We'll create fresh WordPress site with JasperReports IO installed. You have 20 minutes to test the plugin after that site we'll be deleted.
The JasperReports IO WordPress plugin extends the WordPress REST API to act as a proxy for the TIBCO JasperReports® IO microservice engine and thus allows generating reports and visualizations that are fast, highly interactive, and seamlessly embeddable into pages and blog posts or can be exported to PDF, Excel, Word or other popular document formats.
It provides several shortcodes for embedding the reports or data visualizations into the page or blog post, for opening them in a special interactive viewer, or for including the links for directly exporting those to specific document formats.
The main configuration option needed to use the JasperReports IO WordPress plugin is the URL where the TIBCO JasperReports® IO microservice engine is running. This URL should normally be accessible only by the server hosting the WordPress instance and should not be publicly accessible from the browser (see the Security section below).
The following shortcode can be used to embed an interactive report or data visualization into a page or blog post:
[jrio report='/uri/of/the/report/in/the/jrio/repository']
The size of the embedded report container can be controlled with the width and height shortcode parameters, while the scaling behavior can be controlled using the scale shortcode parameter as seen in the following shortcode example:
[jrio report='/uri/of/the/report/in/the/jrio/repository' scale='width' width='300px']

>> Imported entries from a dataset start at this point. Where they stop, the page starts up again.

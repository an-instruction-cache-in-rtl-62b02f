// tb_fetcher: the fetcher with a fetch buffer, the address register and a
// bus unit model with fixed latency (2 cycles, no gaps). Checks, cycle by
// cycle: a prefetch of the next transfer block (count 7) and its store
// exactly one cycle after the 8th quad; a demand fetch with wrap-around
// (count 7 - word) whose store waits for the data RAM arbiter; stopping a
// prefetch after some quads (cancel first, store, then valid, DemandPre
// 11); stopping one before any quad (valid with cancel); the stored
// tag/status and the fetch buffer contents; a bus error during a prefetch
// (ignored, quads kept, prefetching off until a demand fetch) and a
// pagefault during a demand fetch (passed on with its code).
module tb_fetcher;
  import icache_pkg::*;

  logic clk = 0, rst_n = 0, request = 0, start_fetcher = 0, wr_gnt_en = 1;
  addr_t address = '0, demand_addr = '0;
  logic fetch_active, ts_we, ts_way, fb_load, fb_clear, en_fetch, wr_req, wr_gnt;
  word_t qp;
  set_t rd_set, ts_set;
  tag_t [1:0] rd_tag;
  status_t [1:0] rd_st;
  tag_t ts_tag;
  logic [31:0] ts_data_valid;
  tba_t fb_addr, fb_addr_in, rb_addr_unused;
  qmask_t fb_valid;
  ram_addr_t wr_addr;
  logic bus_valid, bus_cancel, bus_ready;
  logic [2:0] bus_count;
  addr_t fetch_addr, pref_addr;
  demand_pre_t demand_pre;
  logic ev_prefetch, ev_demand, ev_stop, ev_store, ev_replace, ev_pre_error;
  logic bus_error = 0, mmu_pagefault = 0, dem_error;
  logic [1:0] err_code;
  quad_t bus_data, q_lo, q_hi;
  logic qv_lo, qv_hi;
  row_t fb_row;
  int bursts, cancels;
  tag_t mtag [16][2];
  status_t mst [16][2];
  int checks = 0, failures = 0;

  assign wr_gnt = wr_req && wr_gnt_en;
  always_comb begin
    rd_tag = {mtag[rd_set][1], mtag[rd_set][0]};
    rd_st  = {mst[rd_set][1], mst[rd_set][0]};
  end
  always @(posedge clk) if (ts_we) begin
    mtag[ts_set][ts_way] <= ts_tag;
    mst[ts_set][ts_way]  <= '{mru: 1'b1, block_valid: 1'b1, data_valid: ts_data_valid};
  end

  fetcher dut (.*);
  fetch_buffer u_fb (.clk, .rst_n, .clear(fb_clear), .en_fetch, .qp, .ready(bus_ready && !bus_error && !mmu_pagefault),
    .mem_data(bus_data), .w_lo(3'd0), .w_hi(3'd1), .q_lo, .q_hi, .qv_lo, .qv_hi,
    .row(fb_row), .valid(fb_valid));
  status_reg u_sr (.clk, .rst_n, .rb_load(1'b0), .rb_addr_in('0), .fb_load, .fb_addr_in,
    .rb_addr(rb_addr_unused), .fb_addr);
  bus_unit_model #(.LAT(2), .MAXGAP(0)) u_bus (.clk, .rst_n, .valid(bus_valid), .cancel(bus_cancel),
    .count(bus_count), .addr(fetch_addr), .err_div(0), .ready(bus_ready), .error(), .pagefault(), .data(bus_data), .bursts, .cancels);

  always #5 clk = ~clk;

  function automatic quad_t mem_word(addr_t a);
    return a[31:0] ^ {a[45:32], 18'h0};
  endfunction
  task automatic chk(string w, logic ok);
    checks++; if (!ok) begin failures++; $display("FAIL %s at %0t", w, $time); end
  endtask
  function automatic addr_t mk(tag_t t, int s, int tb, int w);
    return {t, 4'(s), 2'(tb), 3'(w)};
  endfunction
  task automatic step(); @(negedge clk); #1; endtask

  tag_t T;
  addr_t A, N, B, C, D;
  int t_store;

  initial begin
    repeat (10000) @(posedge clk); failures++;
    $display("TB_RESULT checks=%0d failures=%0d", checks, failures); $finish;
  end

  initial begin
    T = 37'h05_0000_0123;
    for (int s = 0; s < 16; s++) for (int w = 0; w < 2; w++) begin mtag[s][w] = '0; mst[s][w] = '0; end
    #12 rst_n = 1;

    // F1: prefetch of the next transfer block
    step(); A = mk(T, 1, 0, 2); N = mk(T, 1, 1, 0);
    request = 1; address = A; #1;
    chk("F1 valid", bus_valid && !bus_cancel && bus_count == 3'd7 && fetch_addr == N && pref_addr == N);
    chk("F1 idle code", demand_pre == DP_IDLE);
    t_store = -1;
    for (int c = 1; c <= 12; c++) begin
      step();
      if (c <= 9) chk("F1 pre code", demand_pre == DP_PRE);
      if (ts_we && t_store < 0) begin
        t_store = c;
        chk("F1 store", ts_set == 4'd1 && ts_way == 1'b0 && ts_tag == T &&
                        ts_data_valid == 32'h0000_FF00 && wr_addr == {4'd1, 1'b0, 2'd1});
      end
      if (c > 10) chk("F1 no second prefetch", !bus_valid);
    end
    chk("F1 store cycle", t_store == 10);
    for (int q = 0; q < 8; q++) chk("F1 contents", fb_row[q] == mem_word(N + addr_t'(q)));
    request = 0;

    // F2: demand fetch with wrap-around; the store waits for the arbiter
    step(); B = mk(T, 4, 2, 5); request = 1; address = B; start_fetcher = 1; demand_addr = B; #1;
    chk("F2 valid", bus_valid && !bus_cancel && bus_count == 3'd2 && fetch_addr == B);
    step(); start_fetcher = 0; #1;
    chk("F2 demand code", demand_pre == DP_DEMAND && qp == 3'd5 && fetch_active);
    wr_gnt_en = 0;
    repeat (4) step();     // quads at cycles 2,3,4
    chk("F2 store requested", wr_req && !ts_we);
    step(); chk("F2 store waits", wr_req && !ts_we);
    wr_gnt_en = 1; #1;
    chk("F2 store", ts_we && ts_set == 4'd4 && ts_data_valid == 32'h00E0_0000 && wr_addr == {4'd4, 1'b0, 2'd2});
    step(); chk("F2 rest", demand_pre == DP_IDLE && !wr_req);
    request = 0;

    // F3: stop a prefetch after three quads
    step(); C = mk(T, 7, 0, 0); request = 1; address = C; #1;
    chk("F3 prefetch", bus_valid && bus_count == 3'd7);
    repeat (4) step();     // quads at cycles 2,3,4 -> three valid
    D = mk(T, 9, 3, 6); start_fetcher = 1; demand_addr = D; #1;
    chk("F3 cancel first", bus_cancel && !bus_valid);
    step(); start_fetcher = 0; #1;
    chk("F3 code 11", demand_pre == DP_DEMUPD);
    chk("F3 store", ts_we && ts_set == 4'd7 && ts_data_valid == 32'h0000_0700);
    chk("F3 then valid", bus_valid && !bus_cancel && fetch_addr == D && bus_count == 3'd1);
    step(); chk("F3 demand", demand_pre == DP_DEMAND && qp == 3'd6);
    repeat (4) step();
    chk("F3 demand stored", mst[9][0].data_valid[31:24] == 8'hC0);
    request = 0;

    // F4: stop a prefetch before any quad arrived: valid with cancel
    step(); request = 1; address = mk(T, 11, 0, 0); #1;
    chk("F4 prefetch", bus_valid);
    step(); start_fetcher = 1; demand_addr = mk(T, 13, 0, 1); #1;
    chk("F4 valid+cancel", bus_valid && bus_cancel && bus_count == 3'd6);
    step(); start_fetcher = 0; request = 0;
    repeat (15) step();

    // F5: bus error during a prefetch after two quads
    step(); request = 1; address = mk(T, 3, 0, 0); #1;
    chk("F5 prefetch", bus_valid && bus_count == 3'd7);
    repeat (4) step();     // quads at cycles 2,3; error instead of the third
    bus_error = 1; #1;
    chk("F5 error ignored", ev_pre_error && !dem_error && !bus_cancel);
    step(); bus_error = 0; #1;
    chk("F5 quads kept", ts_we && ts_set == 4'd3 && ts_data_valid == 32'h0000_0300);
    address = mk(T, 5, 0, 0);
    step(); chk("F5 rest", demand_pre == DP_IDLE && !fetch_active);
    repeat (4) begin step(); chk("F5 prefetch off", !bus_valid); end

    // F6: pagefault during a demand fetch before any quad
    start_fetcher = 1; demand_addr = mk(T, 10, 2, 4); address = demand_addr; #1;
    chk("F6 demand", bus_valid && bus_count == 3'd3);
    step(); start_fetcher = 0; mmu_pagefault = 1; #1;
    chk("F6 error passed", dem_error && err_code == 2'b01 && !ev_pre_error);
    step(); mmu_pagefault = 0; address = mk(T, 12, 0, 0); #1;
    chk("F6 nothing stored", !ts_we && !wr_req);
    chk("F6 prefetch on again", bus_valid && fetch_addr == mk(T, 12, 1, 0));
    step(); request = 0;
    repeat (12) step();

    $display("TB_RESULT checks=%0d failures=%0d", checks, failures);
    $finish;
  end
endmodule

If the JasperReports IO report or data visualization has parameters of its own, you can pass values for those using shortcode parameters having the same name as the respective report parameters.
However, since shortcode parameters are case insensitive, for camel case report parameters, a special report name mapping shortcode parameter called mappings needs to be used.
In the following example, the ChartThemesReport from the JasperReports IO repository has a parameter called chartTheme, which controls the color pallette of the chart being displayed. Notice the camel case name of the report parameter. Using a shortcode parameter with the same name should be used to pass the value of this report parameter to the JasperReports IO microservice, but it will be converted to lower case automatically by WordPress and thus would not be recognized by the reporting service.
This is why we use the mappings shortcode parameter to indicate that charttheme shortcode would correspond to the chartTheme report parameter.
[jrio report='/samples/reports/chartthemes/ChartThemesReport' chartTheme='aegean' mappings='charttheme:chartTheme']
Such report parameter mappings are not needed if the report parameters are entirely lower case.
The following shortcode can be used to include a hyperlink in the page or blog post to open the report or data visualization in a fullscreen interactive report viewer that would be displayed on top of the current browser page.
Open the report by clicking
[jrio_viewer report='/samples/reports/chartthemes/ChartThemesReport']here[/jrio_viewer].
The report viewing shortcode supports report parameters and the same parameter mapping technique as the report embedding shortcode.
This shortcode can be used to insert report or data visualization export links into the page or blog post.
By clicking such links, the report or data visualization would be exported into one of the supported document formats and sent to the browser as a download file.
The output shortcode parameter specifies the target export format and can be one of the following: html, pdf, xls, xlsx, docs, pptx, rtf, ods, odt, csv.
Click [jrio_export report='/report/path/in/jrio/repository' output='pdf']here[/jrio_export] to export to PDF.
When executing reports and generating data visualizations with JasperReports IO, the plugin is automatically sending some parameters behind the scenes. The so-called built-in parameters have values that are provided internally by WordPress and cannot be overridden, by specifying them in the shortcodes.
This is the list of the build-in parameters that the JasperReports IO plugin injects into every report or data visualization generated by the JasperReports IO service:
WP_User_ID
WP_User_login
WP_User_email
WP_User_firstname
WP_User_lastname
WP_User_display_name
WP_User_roles
These built-in parameters can be used in reports to parametrize queries and filter information that only pertain to the current user being logged into WordPress and on whose behalf the report was executed.
The TIBCO JasperReports® IO microservice does not have a security infrastructure of its own and relies on the caller/consumer to provide it. This is why when used in combination with this WordPress plugin, the reporting microservice has to be deployed behind a firewall and not be publicly accessible from the browser.
If it were to be publicly accessible, anybody could make REST API calls to it and have reports and data visualizations delivered without requiring any credentials or security related information from the caller.
The JasperReports IO plugin offers controlled access to the TIBCO JasperReports® IO by acting like a proxy that sits between the end user and the reporting microservice and channeling through the communication between the two. By doing so, the plugin also deals with the security part by ensuring that reports and data visualizations generated from a browser session are available only to that browser session only.
It thus offers session isolation to the microservice, which does not have such functionality itself.
Basically every user of this WordPress plugin has access only to the reports and data visualizations that have themselves generated based on unique execution IDs that are available only from within the current browser session.